[Records from a collection]
********

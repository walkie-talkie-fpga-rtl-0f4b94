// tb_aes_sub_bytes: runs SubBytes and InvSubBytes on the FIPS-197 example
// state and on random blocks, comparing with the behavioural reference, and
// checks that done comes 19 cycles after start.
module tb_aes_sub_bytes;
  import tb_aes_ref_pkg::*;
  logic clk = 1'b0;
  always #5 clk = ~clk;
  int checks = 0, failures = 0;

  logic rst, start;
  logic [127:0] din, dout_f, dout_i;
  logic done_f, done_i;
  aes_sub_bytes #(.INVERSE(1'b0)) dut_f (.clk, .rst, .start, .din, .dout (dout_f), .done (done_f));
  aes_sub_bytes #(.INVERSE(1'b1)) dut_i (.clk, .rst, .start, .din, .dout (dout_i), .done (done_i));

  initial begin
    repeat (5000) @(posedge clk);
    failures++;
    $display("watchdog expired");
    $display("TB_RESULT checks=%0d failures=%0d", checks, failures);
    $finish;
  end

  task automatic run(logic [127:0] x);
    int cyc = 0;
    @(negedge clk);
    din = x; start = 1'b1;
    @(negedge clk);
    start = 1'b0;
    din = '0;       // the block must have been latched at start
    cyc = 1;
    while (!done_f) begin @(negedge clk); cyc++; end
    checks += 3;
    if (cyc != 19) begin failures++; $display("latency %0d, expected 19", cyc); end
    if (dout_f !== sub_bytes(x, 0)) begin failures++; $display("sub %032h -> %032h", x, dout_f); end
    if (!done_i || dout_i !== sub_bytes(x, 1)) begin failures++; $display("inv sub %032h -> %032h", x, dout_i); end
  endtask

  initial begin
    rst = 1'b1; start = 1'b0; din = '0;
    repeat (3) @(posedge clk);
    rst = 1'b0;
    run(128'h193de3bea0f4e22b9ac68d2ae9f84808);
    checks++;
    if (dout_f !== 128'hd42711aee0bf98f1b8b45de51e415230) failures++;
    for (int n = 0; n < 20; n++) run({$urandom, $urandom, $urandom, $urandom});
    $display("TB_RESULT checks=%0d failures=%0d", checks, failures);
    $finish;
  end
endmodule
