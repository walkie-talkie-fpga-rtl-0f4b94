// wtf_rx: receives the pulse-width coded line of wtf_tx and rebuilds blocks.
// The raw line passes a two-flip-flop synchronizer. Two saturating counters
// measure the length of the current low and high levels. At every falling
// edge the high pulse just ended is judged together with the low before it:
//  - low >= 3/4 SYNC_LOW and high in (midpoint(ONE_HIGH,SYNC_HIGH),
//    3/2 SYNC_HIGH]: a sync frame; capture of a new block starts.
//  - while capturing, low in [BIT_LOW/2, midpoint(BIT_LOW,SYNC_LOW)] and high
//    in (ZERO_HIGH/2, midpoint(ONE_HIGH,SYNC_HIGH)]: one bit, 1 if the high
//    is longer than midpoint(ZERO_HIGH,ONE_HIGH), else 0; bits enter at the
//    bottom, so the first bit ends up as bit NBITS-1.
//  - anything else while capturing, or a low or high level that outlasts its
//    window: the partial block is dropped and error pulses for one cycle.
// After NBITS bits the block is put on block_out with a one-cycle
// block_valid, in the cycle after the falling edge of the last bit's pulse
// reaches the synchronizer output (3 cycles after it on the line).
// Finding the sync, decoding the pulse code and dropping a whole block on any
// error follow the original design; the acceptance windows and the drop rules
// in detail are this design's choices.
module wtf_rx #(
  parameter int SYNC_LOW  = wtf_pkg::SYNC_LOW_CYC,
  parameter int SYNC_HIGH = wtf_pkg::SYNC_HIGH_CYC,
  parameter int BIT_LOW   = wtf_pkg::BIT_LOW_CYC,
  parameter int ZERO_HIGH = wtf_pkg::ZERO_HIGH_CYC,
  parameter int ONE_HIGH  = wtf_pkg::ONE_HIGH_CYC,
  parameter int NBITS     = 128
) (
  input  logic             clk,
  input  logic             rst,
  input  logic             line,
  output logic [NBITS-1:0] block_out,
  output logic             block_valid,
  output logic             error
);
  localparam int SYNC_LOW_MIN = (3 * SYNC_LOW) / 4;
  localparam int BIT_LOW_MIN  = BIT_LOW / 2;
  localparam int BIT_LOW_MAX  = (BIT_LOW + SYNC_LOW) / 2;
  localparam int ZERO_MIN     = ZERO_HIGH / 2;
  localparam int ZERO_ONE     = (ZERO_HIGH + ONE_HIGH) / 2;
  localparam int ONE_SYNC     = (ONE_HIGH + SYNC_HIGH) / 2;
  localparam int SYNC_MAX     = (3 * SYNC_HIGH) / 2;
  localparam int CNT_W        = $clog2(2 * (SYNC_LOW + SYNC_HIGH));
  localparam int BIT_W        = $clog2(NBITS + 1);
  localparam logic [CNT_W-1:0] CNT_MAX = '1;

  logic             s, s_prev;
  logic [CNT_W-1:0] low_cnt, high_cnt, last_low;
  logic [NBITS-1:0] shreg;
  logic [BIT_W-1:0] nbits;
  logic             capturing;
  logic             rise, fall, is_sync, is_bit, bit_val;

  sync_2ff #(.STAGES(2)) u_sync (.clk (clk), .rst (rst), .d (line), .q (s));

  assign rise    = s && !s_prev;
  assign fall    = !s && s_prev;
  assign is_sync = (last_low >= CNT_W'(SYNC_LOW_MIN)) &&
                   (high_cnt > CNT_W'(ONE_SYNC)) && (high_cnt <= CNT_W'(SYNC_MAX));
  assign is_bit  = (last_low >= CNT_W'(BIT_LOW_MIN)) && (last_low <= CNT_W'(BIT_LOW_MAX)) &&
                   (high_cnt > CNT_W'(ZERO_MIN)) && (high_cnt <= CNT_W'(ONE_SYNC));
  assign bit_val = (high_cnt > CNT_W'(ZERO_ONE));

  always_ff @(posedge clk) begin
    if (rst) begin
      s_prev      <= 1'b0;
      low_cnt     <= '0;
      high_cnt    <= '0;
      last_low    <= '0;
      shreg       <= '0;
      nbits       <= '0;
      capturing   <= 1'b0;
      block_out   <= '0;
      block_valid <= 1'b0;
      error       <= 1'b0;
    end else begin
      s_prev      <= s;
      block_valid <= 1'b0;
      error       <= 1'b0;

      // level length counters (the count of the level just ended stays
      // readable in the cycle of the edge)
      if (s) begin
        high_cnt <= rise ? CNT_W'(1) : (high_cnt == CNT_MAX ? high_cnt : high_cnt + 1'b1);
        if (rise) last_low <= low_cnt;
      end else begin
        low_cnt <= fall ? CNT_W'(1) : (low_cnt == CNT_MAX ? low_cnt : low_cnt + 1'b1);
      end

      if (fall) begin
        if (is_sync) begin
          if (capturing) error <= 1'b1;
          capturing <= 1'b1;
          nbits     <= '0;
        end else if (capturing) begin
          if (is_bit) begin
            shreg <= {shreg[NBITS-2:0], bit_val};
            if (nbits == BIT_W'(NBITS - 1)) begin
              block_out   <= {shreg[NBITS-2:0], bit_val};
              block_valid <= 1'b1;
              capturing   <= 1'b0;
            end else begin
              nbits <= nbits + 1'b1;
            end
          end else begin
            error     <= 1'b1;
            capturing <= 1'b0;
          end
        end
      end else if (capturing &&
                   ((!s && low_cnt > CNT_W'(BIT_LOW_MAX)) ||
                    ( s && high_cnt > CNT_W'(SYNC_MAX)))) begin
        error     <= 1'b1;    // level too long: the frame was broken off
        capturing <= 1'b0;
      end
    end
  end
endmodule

********

» What you should do: Every entry above has to be returned exactly as written.

» Task result:
repository walkie-talkie-fpga-rtl-0f4b94
// tb_aes_sub_bytes: runs SubBytes and InvSubBytes on the FIPS-197 example
// state and on random blocks, comparing with the behavioural reference, and
// checks that done comes 19 cycles after start.
module tb_aes_sub_bytes;
  import tb_aes_ref_pkg::*;
  logic clk = 1'b0;
  always #5 clk = ~clk;
  int checks = 0, failures = 0;

  logic rst, start;
  logic [127:0] din, dout_f, dout_i;
  logic done_f, done_i;
  aes_sub_bytes #(.INVERSE(1'b0)) dut_f (.clk, .rst, .start, .din, .dout (dout_f), .done (done_f));
  aes_sub_bytes #(.INVERSE(1'b1)) dut_i (.clk, .rst, .start, .din, .dout (dout_i), .done (done_i));

  initial begin
    repeat (5000) @(posedge clk);
    failures++;
    $display("watchdog expired");
    $display("TB_RESULT checks=%0d failures=%0d", checks, failures);
    $finish;
  end

  task automatic run(logic [127:0] x);
    int cyc = 0;
    @(negedge clk);
    din = x; start = 1'b1;
    @(negedge clk);
    start = 1'b0;
    din = '0;       // the block must have been latched at start
    cyc = 1;
    while (!done_f) begin @(negedge clk); cyc++; end
    checks += 3;
    if (cyc != 19) begin failures++; $display("latency %0d, expected 19", cyc); end
    if (dout_f !== sub_bytes(x, 0)) begin failures++; $display("sub %032h -> %032h", x, dout_f); end
    if (!done_i || dout_i !== sub_bytes(x, 1)) begin failures++; $display("inv sub %032h -> %032h", x, dout_i); end
  endtask

  initial begin
    rst = 1'b1; start = 1'b0; din = '0;
    repeat (3) @(posedge clk);
    rst = 1'b0;
    run(128'h193de3bea0f4e22b9ac68d2ae9f84808);
    checks++;
    if (dout_f !== 128'hd42711aee0bf98f1b8b45de51e415230) failures++;
    for (int n = 0; n < 20; n++) run({$urandom, $urandom, $urandom, $urandom});
    $display("TB_RESULT checks=%0d failures=%0d", checks, failures);
    $finish;
  end
endmodule
repository walkie-talkie-fpga-rtl-0f4b94
// wtf_rx: receives the pulse-width coded line of wtf_tx and rebuilds blocks.
// The raw line passes a two-flip-flop synchronizer. Two saturating counters
// measure the length of the current low and high levels. At every falling
// edge the high pulse just ended is judged together with the low before it:
//  - low >= 3/4 SYNC_LOW and high in (midpoint(ONE_HIGH,SYNC_HIGH),
//    3/2 SYNC_HIGH]: a sync frame; capture of a new block starts.
//  - while capturing, low in [BIT_LOW/2, midpoint(BIT_LOW,SYNC_LOW)] and high
//    in (ZERO_HIGH/2, midpoint(ONE_HIGH,SYNC_HIGH)]: one bit, 1 if the high
//    is longer than midpoint(ZERO_HIGH,ONE_HIGH), else 0; bits enter at the
//    bottom, so the first bit ends up as bit NBITS-1.
//  - anything else while capturing, or a low or high level that outlasts its
//    window: the partial block is dropped and error pulses for one cycle.
// After NBITS bits the block is put on block_out with a one-cycle
// block_valid, in the cycle after the falling edge of the last bit's pulse
// reaches the synchronizer output (3 cycles after it on the line).
// Finding the sync, decoding the pulse code and dropping a whole block on any
// error follow the original design; the acceptance windows and the drop rules
// in detail are this design's choices.
module wtf_rx #(
  parameter int SYNC_LOW  = wtf_pkg::SYNC_LOW_CYC,
  parameter int SYNC_HIGH = wtf_pkg::SYNC_HIGH_CYC,
  parameter int BIT_LOW   = wtf_pkg::BIT_LOW_CYC,
  parameter int ZERO_HIGH = wtf_pkg::ZERO_HIGH_CYC,
  parameter int ONE_HIGH  = wtf_pkg::ONE_HIGH_CYC,
  parameter int NBITS     = 128
) (
  input  logic             clk,
  input  logic             rst,
  input  logic             line,
  output logic [NBITS-1:0] block_out,
  output logic             block_valid,
  output logic             error
);
  localparam int SYNC_LOW_MIN = (3 * SYNC_LOW) / 4;
  localparam int BIT_LOW_MIN  = BIT_LOW / 2;
  localparam int BIT_LOW_MAX  = (BIT_LOW + SYNC_LOW) / 2;
  localparam int ZERO_MIN     = ZERO_HIGH / 2;
  localparam int ZERO_ONE     = (ZERO_HIGH + ONE_HIGH) / 2;
  localparam int ONE_SYNC     = (ONE_HIGH + SYNC_HIGH) / 2;
  localparam int SYNC_MAX     = (3 * SYNC_HIGH) / 2;
  localparam int CNT_W        = $clog2(2 * (SYNC_LOW + SYNC_HIGH));
  localparam int BIT_W        = $clog2(NBITS + 1);
  localparam logic [CNT_W-1:0] CNT_MAX = '1;

  logic             s, s_prev;
  logic [CNT_W-1:0] low_cnt, high_cnt, last_low;
  logic [NBITS-1:0] shreg;
  logic [BIT_W-1:0] nbits;
  logic             capturing;
  logic             rise, fall, is_sync, is_bit, bit_val;

  sync_2ff #(.STAGES(2)) u_sync (.clk (clk), .rst (rst), .d (line), .q (s));

  assign rise    = s && !s_prev;
  assign fall    = !s && s_prev;
  assign is_sync = (last_low >= CNT_W'(SYNC_LOW_MIN)) &&
                   (high_cnt > CNT_W'(ONE_SYNC)) && (high_cnt <= CNT_W'(SYNC_MAX));
  assign is_bit  = (last_low >= CNT_W'(BIT_LOW_MIN)) && (last_low <= CNT_W'(BIT_LOW_MAX)) &&
                   (high_cnt > CNT_W'(ZERO_MIN)) && (high_cnt <= CNT_W'(ONE_SYNC));
  assign bit_val = (high_cnt > CNT_W'(ZERO_ONE));

  always_ff @(posedge clk) begin
    if (rst) begin
      s_prev      <= 1'b0;
      low_cnt     <= '0;
      high_cnt    <= '0;
      last_low    <= '0;
      shreg       <= '0;
      nbits       <= '0;
      capturing   <= 1'b0;
      block_out   <= '0;
      block_valid <= 1'b0;
      error       <= 1'b0;
    end else begin
      s_prev      <= s;
      block_valid <= 1'b0;
      error       <= 1'b0;

      // level length counters (the count of the level just ended stays
      // readable in the cycle of the edge)
      if (s) begin
        high_cnt <= rise ? CNT_W'(1) : (high_cnt == CNT_MAX ? high_cnt : high_cnt + 1'b1);
        if (rise) last_low <= low_cnt;
      end else begin
        low_cnt <= fall ? CNT_W'(1) : (low_cnt == CNT_MAX ? low_cnt : low_cnt + 1'b1);
      end

      if (fall) begin
        if (is_sync) begin
          if (capturing) error <= 1'b1;
          capturing <= 1'b1;
          nbits     <= '0;
        end else if (capturing) begin
          if (is_bit) begin
            shreg <= {shreg[NBITS-2:0], bit_val};
            if (nbits == BIT_W'(NBITS - 1)) begin
              block_out   <= {shreg[NBITS-2:0], bit_val};
              block_valid <= 1'b1;
              capturing   <= 1'b0;
            end else begin
              nbits <= nbits + 1'b1;
            end
          end else begin
            error     <= 1'b1;
            capturing <= 1'b0;
          end
        end
      end else if (capturing &&
                   ((!s && low_cnt > CNT_W'(BIT_LOW_MAX)) ||
                    ( s && high_cnt > CNT_W'(SYNC_MAX)))) begin
        error     <= 1'b1;    // level too long: the frame was broken off
        capturing <= 1'b0;
      end
    end
  end
endmodule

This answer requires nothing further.